**Work instruction**. Some lines below hold "display". Pick them out and copy them.

======== Exercise inputs ========

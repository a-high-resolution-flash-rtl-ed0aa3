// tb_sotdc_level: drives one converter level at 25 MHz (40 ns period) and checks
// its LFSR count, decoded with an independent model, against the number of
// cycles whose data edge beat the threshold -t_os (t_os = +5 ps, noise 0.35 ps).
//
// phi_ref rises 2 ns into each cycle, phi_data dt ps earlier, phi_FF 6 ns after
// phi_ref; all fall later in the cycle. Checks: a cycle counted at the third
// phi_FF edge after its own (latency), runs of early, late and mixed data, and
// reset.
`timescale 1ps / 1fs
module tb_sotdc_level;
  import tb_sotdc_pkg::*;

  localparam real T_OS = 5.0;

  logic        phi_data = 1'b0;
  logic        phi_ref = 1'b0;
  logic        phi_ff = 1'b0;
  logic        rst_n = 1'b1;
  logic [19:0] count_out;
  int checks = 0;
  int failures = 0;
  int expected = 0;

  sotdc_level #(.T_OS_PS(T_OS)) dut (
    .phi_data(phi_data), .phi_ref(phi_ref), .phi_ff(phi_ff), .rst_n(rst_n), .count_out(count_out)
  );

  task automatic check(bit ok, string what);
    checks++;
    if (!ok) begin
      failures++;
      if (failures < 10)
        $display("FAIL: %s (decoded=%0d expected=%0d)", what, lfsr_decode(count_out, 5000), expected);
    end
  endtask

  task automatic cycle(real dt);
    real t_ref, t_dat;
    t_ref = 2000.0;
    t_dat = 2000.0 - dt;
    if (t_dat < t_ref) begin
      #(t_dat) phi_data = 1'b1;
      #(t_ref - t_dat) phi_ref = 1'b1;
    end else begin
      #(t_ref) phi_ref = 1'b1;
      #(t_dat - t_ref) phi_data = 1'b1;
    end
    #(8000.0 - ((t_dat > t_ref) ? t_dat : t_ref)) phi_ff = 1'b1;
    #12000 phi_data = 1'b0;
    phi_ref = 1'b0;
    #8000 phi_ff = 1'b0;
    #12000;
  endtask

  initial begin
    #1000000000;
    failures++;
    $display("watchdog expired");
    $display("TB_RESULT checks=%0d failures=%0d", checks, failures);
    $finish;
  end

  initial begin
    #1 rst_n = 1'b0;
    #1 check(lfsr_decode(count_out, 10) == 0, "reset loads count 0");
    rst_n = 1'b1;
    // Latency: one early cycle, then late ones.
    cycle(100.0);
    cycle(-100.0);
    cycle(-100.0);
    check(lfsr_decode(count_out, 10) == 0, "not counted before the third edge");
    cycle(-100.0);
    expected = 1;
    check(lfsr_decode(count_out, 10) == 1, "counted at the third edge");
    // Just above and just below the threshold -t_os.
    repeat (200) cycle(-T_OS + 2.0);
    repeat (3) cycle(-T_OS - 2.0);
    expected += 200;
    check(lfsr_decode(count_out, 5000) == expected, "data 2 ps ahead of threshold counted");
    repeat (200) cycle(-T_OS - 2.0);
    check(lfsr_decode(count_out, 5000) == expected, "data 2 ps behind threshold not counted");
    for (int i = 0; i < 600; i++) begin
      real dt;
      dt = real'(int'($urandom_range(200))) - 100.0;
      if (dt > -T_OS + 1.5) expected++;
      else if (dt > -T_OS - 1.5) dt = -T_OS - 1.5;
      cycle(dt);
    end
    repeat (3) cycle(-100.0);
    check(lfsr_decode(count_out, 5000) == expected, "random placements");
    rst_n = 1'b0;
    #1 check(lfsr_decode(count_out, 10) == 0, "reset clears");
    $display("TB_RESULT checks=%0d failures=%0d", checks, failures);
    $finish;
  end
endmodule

========

**Output for this exercise**.
        $display("FAIL: %s (decoded=%0d expected=%0d)", what, lfsr_decode(count_out, 5000), expected);
    $display("watchdog expired");
    $display("TB_RESULT checks=%0d failures=%0d", checks, failures);
    $display("TB_RESULT checks=%0d failures=%0d", checks, failures);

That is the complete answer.